Companies faulted for shipping flawed software

Software companies should take a hint from clothing companies and include “inspected by” tags with their products, said Howard Schmidt, a former information security adviser to President Bush who is now eBay’s chief information security officer.

Schmidt said companies should offer software buyers a level of assurance that what they’re purchasing is secure. “Here are 87 conditions you have to test for, and we want a little slip in there so we can go back and say, ‘You did it,’ or ‘No, you didn’t.’”

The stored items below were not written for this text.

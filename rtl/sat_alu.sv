// sat_alu: the combinational computations over ternary vectors.
//
// Row side (one clause row against the current assignment):
//   row_sat    - the assignment is orthogonal to the row, i.e. one of its
//                literals is already true, so the clause is satisfied
//   row_lits   - c^B, the set of variables that occur in the clause
//   row_nfree  - number of literals whose variable is still unassigned
//   row_free_idx / row_free_val - the lowest such variable, and the value
//                that makes its literal true (the implied value when
//                row_nfree == 1)
// Column side (one transpose column against the active rows):
//   col_npos / col_nneg - number of active clauses holding x_j / ~x_j
//   col_sat1 / col_sat0 - the rows that x_j = 1 / x_j = 0 satisfies
// Vector side:
//   vec_ffs / vec_any   - lowest set bit of an n-bit set (used to walk the
//                         variables of a clause and of a conflict clause)
//
// The current assignment is the ternary vector (assigned, values): bit j
// is defined when assigned[j] is 1 and then equals values[j].
//
// The kinds of operation (counting ones and zeros, testing orthogonality)
// follow the source architecture; the exact set of outputs is this
// design's choice. Purely combinational; no clock.
module sat_alu #(
  parameter int unsigned N  = sat_pkg::N_VARS_DEFAULT,
  parameter int unsigned M  = sat_pkg::M_CLAUSES_DEFAULT,
  parameter int unsigned CW = (N > 1) ? $clog2(N) : 1,
  parameter int unsigned NW = $clog2(N + 1),
  parameter int unsigned MW = $clog2(M + 1)
) (
  // current assignment
  input  logic [N-1:0]  assigned,
  input  logic [N-1:0]  values,
  // row side
  input  logic [N-1:0]  row_ones,
  input  logic [N-1:0]  row_zeros,
  output logic          row_sat,
  output logic [N-1:0]  row_lits,
  output logic [NW-1:0] row_nfree,
  output logic [CW-1:0] row_free_idx,
  output logic          row_free_val,
  // column side
  input  logic [M-1:0]  col_ones,
  input  logic [M-1:0]  col_zeros,
  input  logic [M-1:0]  active_rows,
  output logic [MW-1:0] col_npos,
  output logic [MW-1:0] col_nneg,
  output logic [M-1:0]  col_sat1,
  output logic [M-1:0]  col_sat0,
  // vector side
  input  logic [N-1:0]  vec,
  output logic [CW-1:0] vec_ffs,
  output logic          vec_any
);

  logic [N-1:0] asg_ones, asg_zeros, free;

  // The assignment as a ternary vector in the two-plane encoding.
  assign asg_ones  = assigned & values;
  assign asg_zeros = assigned & ~values;

  // Orthogonality of the row and the assignment.
  assign row_sat  = |((row_ones & asg_zeros) | (row_zeros & asg_ones));
  assign row_lits = row_ones | row_zeros;
  assign free     = row_lits & ~assigned;

  always_comb begin
    row_nfree    = '0;
    row_free_idx = '0;
    for (int j = N - 1; j >= 0; j--) begin
      if (free[j]) begin
        row_nfree    = row_nfree + NW'(1);
        row_free_idx = CW'(j);
      end
    end
    // A positive literal (cube value 0) is made true by x = 1.
    row_free_val = row_zeros[row_free_idx];
  end

  assign col_sat1 = col_zeros;
  assign col_sat0 = col_ones;

  always_comb begin
    col_npos = '0;
    col_nneg = '0;
    for (int i = 0; i < M; i++) begin
      col_npos = col_npos + MW'(col_zeros[i] & active_rows[i]);
      col_nneg = col_nneg + MW'(col_ones[i]  & active_rows[i]);
    end
  end

  always_comb begin
    vec_ffs = '0;
    for (int j = N - 1; j >= 0; j--)
      if (vec[j]) vec_ffs = CW'(j);
  end
  assign vec_any = |vec;

endmodule
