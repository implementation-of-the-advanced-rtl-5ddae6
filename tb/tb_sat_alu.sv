// tb_sat_alu: checks the ALU against a literal-by-literal reference.
//
// Random clause rows, columns, assignments and active-row masks are
// applied. The reference walks the literals one at a time: a clause is
// satisfied when some literal is true under an assigned variable; the free
// literals are counted and the lowest one, with the value that makes it
// true, is found; column occurrences are counted over active rows only;
// the lowest set bit of a vector is searched from bit 0 upward.
module tb_sat_alu;
  localparam int unsigned N  = 12;
  localparam int unsigned M  = 20;
  localparam int unsigned CW = $clog2(N);
  localparam int unsigned NW = $clog2(N + 1);
  localparam int unsigned MW = $clog2(M + 1);

  logic [N-1:0]  assigned, values, row_ones, row_zeros, row_lits, vec;
  logic          row_sat, row_free_val, vec_any;
  logic [NW-1:0] row_nfree;
  logic [CW-1:0] row_free_idx, vec_ffs;
  logic [M-1:0]  col_ones, col_zeros, active_rows, col_sat1, col_sat0;
  logic [MW-1:0] col_npos, col_nneg;

  sat_alu #(.N(N), .M(M)) dut (.*);

  int checks = 0, failures = 0;

  initial begin
    #10_000_000;
    failures++;
    $display("TB_RESULT checks=%0d failures=%0d", checks, failures);
    $finish;
  end

  task automatic expect_eq(string what, longint got, longint exp);
    checks++;
    if (got != exp) begin
      failures++;
      $display("FAIL %s: got %0d expected %0d", what, got, exp);
    end
  endtask

  initial begin
    for (int t = 0; t < 5000; t++) begin
      logic [N-1:0] lits, pol;
      logic [M-1:0] clits, cpol;
      bit           e_sat, e_any, e_val;
      int           e_nfree, e_idx, e_pos, e_neg, e_ffs;
      // sparse rows now and then, so that 0 and 1 free literals occur
      lits = N'($urandom);
      if (t % 3 == 0) lits = lits & N'($urandom) & N'($urandom);
      pol       = N'($urandom);
      row_ones  = lits & pol;
      row_zeros = lits & ~pol;
      assigned  = N'($urandom) | ((t % 4 == 0) ? lits : '0);
      values    = N'($urandom);
      clits     = M'($urandom);
      cpol      = M'($urandom);
      col_ones  = clits & cpol;
      col_zeros = clits & ~cpol;
      active_rows = M'($urandom);
      vec = (t % 5 == 0) ? '0 : N'($urandom) & N'($urandom);
      #1;
      e_sat = 0; e_nfree = 0; e_idx = -1; e_val = 0;
      for (int j = 0; j < N; j++) begin
        if (lits[j]) begin
          // a negative literal (~x) is true when x = 0
          if (assigned[j] && (pol[j] ? !values[j] : values[j])) e_sat = 1;
          if (!assigned[j]) begin
            e_nfree++;
            if (e_idx < 0) begin e_idx = j; e_val = !pol[j]; end
          end
        end
      end
      e_pos = 0; e_neg = 0;
      for (int i = 0; i < M; i++)
        if (clits[i] && active_rows[i]) begin
          if (cpol[i]) e_neg++; else e_pos++;
        end
      e_ffs = 0; e_any = 0;
      for (int j = 0; j < N; j++)
        if (vec[j] && !e_any) begin e_ffs = j; e_any = 1; end
      expect_eq("row_sat", row_sat, e_sat);
      expect_eq("row_lits", row_lits, lits);
      expect_eq("row_nfree", row_nfree, e_nfree);
      if (e_nfree > 0) begin
        expect_eq("row_free_idx", row_free_idx, e_idx);
        expect_eq("row_free_val", row_free_val, e_val);
      end
      expect_eq("col_npos", col_npos, e_pos);
      expect_eq("col_nneg", col_nneg, e_neg);
      expect_eq("col_sat1", col_sat1, clits & ~cpol);
      expect_eq("col_sat0", col_sat0, clits & cpol);
      expect_eq("vec_any", vec_any, e_any);
      if (e_any) expect_eq("vec_ffs", vec_ffs, e_ffs);
    end
    $display("TB_RESULT checks=%0d failures=%0d", checks, failures);
    $finish;
  end
endmodule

Such an inspection system could help enforce consequences for software companies for not including adequate security, Schmidt said. Consequences could include withholding payment or not renewing contracts.

Schmidt spoke Aug. 25 in Washington, D.C., at an event sponsored by Fortify Software. The company sells information security software tools. Schmidt is a member of Fortify’s board of directors.

“We have to start getting to the root of the problem -– writing more secure code,” Schmidt said. Well-known software flaws such as buffer overruns are not found and removed before vendors ship the software, he said.

The Defense Department runs two software security programs, the Common Criteria Certification program and, in cooperation with the National Institute of Standards and Technology, the National Information Assurance Partnership. Neither program checks for security at the code level, Schmidt said. Removing code flaws needs to be part of the certification process, he said.

No excuse exists for not performing code checks for security, Schmidt said, adding that information assurance tools are more robust and easier to use than ever. “I’m beginning to believe that we can put a big dent in the number of vulnerabilities out there,” he said.

Government regulation could be a major force in driving computer companies to vet their products before selling them, said Roger Thornton, Fortify’s co-founder and chief technology officer.

“The federal government is afraid it doesn’t have influence on software companies,” Thornton said. But large companies are as motivated by government regulation as they are by bad press coverage when their products are compromised, he said. The federal government “will have a giant influence on the software industry.”

Government procurement regulations should include information assurance analysis, Schmidt said, adding that companies overseas are already starting to write contracts that require security checks of the software they buy.

Federal agencies can use their relationships with systems integrators to require a formal security assurance check as part of the contracting process, Thornton said.

The government has taken a major step to show that it takes cybersecurity seriously by promoting the Homeland Security Department’s national cybersecurity director position to the assistant secretary level, Schmidt said.

The new assistant secretary for cyber and telecommunications will help the private sector understand interdependencies among sectors and what they can do to mitigate risk, he said. The private sector will do most of the work, however, because it owns and operates 85 percent of the country’s critical infrastructure.